Resistance to temozolomide (TMZ), the frontline chemotherapeutic agent for glioblastoma (GBM), has emerged as a formidable obstacle, underscoring the imperative to identify alternative therapeutic strategies to improve patient outcomes. In this study, we comprehensively evaluated a novel agent, O6-methyl-2′-deoxyguanosine-5′-triphosphate (O6-methyl-dGTP) for its anti-GBM activity both in vitro and in vivo. Notably, O6-methyl-dGTP exhibited pronounced cytotoxicity against GBM cells, including those resistant to TMZ and overexpressing O6-methylguanine-DNA methyltransferase (MGMT). Mechanistic investigations revealed that O6-methyl-dGTP could be incorporated into genomic DNA, disrupting nucleotide pools balance, and inducing replication stress, resulting in S-phase arrest and DNA damage. The compound exerted its anti-tumor properties through the activation of AIF-mediated apoptosis and the parthanatos pathway. In vivo studies using U251 and Ln229 cell xenografts supported the robust tumor-inhibitory capacity of O6-methyl-dGTP. In an orthotopic transplantation model with U87MG cells, O6-methyl-dGTP showcased marginally superior tumor-suppressive activity compared to TMZ. In summary, our research, for the first time, underscores the potential of O6-methyl-dGTP as an effective candidate against GBM, laying a robust scientific groundwork for its potential clinical adoption in GBM treatment regimens.

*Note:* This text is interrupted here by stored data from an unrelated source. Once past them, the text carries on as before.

// input_block: encodes one input variable into NR delayed spikes.
//
// Made of the dual-port encoding memory (rf_rom) and one input_neuron per
// receptive field, as in the published design. The input value is the memory address:
// port A reads {0,x} (fields 0..NR/2-1), port B reads {1,x} (fields
// NR/2..NR-1). The delays read are handed to the neurons on load; every neuron
// then fires once, in the time step equal to its delay. The delays are also
// brought out (delays), like the debug outputs of the published test
// version of this block.
//
// Timing: rd with x valid in cycle 0, load in cycle 1 (memory data valid),
// time steps from cycle 2 on; spike[k] is high in time step delay[k].
module input_block
  import snn_pkg::*;
#(
  parameter int unsigned XW = X_W,
  parameter int unsigned NR = N_RF,
  parameter int unsigned DW = DELAY_W
) (
  input  logic                   clk,
  input  logic                   rst_n,
  input  logic [XW-1:0]          x,       // input variable
  input  logic                   rd,      // read the delays of x
  input  logic                   load,    // hand the delays to the neurons
  input  logic                   step,    // time step of the frame
  output logic [NR-1:0]          spike,   // pre-synaptic spikes
  output logic [NR-1:0][DW-1:0]  delays   // delays read for x
);
  logic [NR/2*DW-1:0] data_a, data_b;

  rf_rom #(.XW(XW), .NR(NR), .DW(DW)) u_rom (
    .clk    (clk),
    .en     (rd),
    .addr_a ({1'b0, x}),
    .addr_b ({1'b1, x}),
    .data_a (data_a),
    .data_b (data_b)
  );

  assign delays = {data_b, data_a};

  for (genvar k = 0; k < NR; k++) begin : g_neuron
    input_neuron #(.DW(DW)) u_neuron (
      .clk   (clk),
      .rst_n (rst_n),
      .load  (load),
      .delay (delays[k]),
      .step  (step),
      .spike (spike[k])
    );
  end
endmodule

对胶质母细胞瘤 (GBM) 一线化疗药物替莫唑胺 (TMZ) 的耐药性已成为一个巨大的障碍，这凸显了寻找替代治疗策略以改善患者预后的必要性。在本研究中，我们综合评估了一种新型药物 O6-甲基-2′-脱氧鸟苷-5′-三磷酸 (O6-甲基-dGTP) 的体外抗 GBM 活性和体内。值得注意的是，O6-甲基-dGTP 对 GBM 细胞表现出明显的细胞毒性，包括对 TMZ 耐药和过表达 O6-甲基鸟嘌呤-DNA 甲基转移酶 (MGMT) 的细胞。机制研究表明，O6-甲基-dGTP 可以整合到基因组 DNA 中，破坏核苷酸库平衡，并诱导复制应激，导致 S 期停滞和 DNA 损伤。该化合物通过激活 AIF 介导的细胞凋亡和 parthanatos 途径发挥其抗肿瘤特性。使用 U251 和 Ln229 细胞异种移植物的体内研究支持了 O6-甲基-dGTP 强大的肿瘤抑制能力。在 U87MG 细胞的原位移植模型中，与 TMZ 相比，O6-甲基-dGTP 表现出稍微优越的肿瘤抑制活性。总之，我们的研究首次强调了 O6-甲基-dGTP 作为治疗 GBM 的有效候选药物的潜力，为其在 GBM 治疗方案中的潜在临床应用奠定了坚实的科学基础。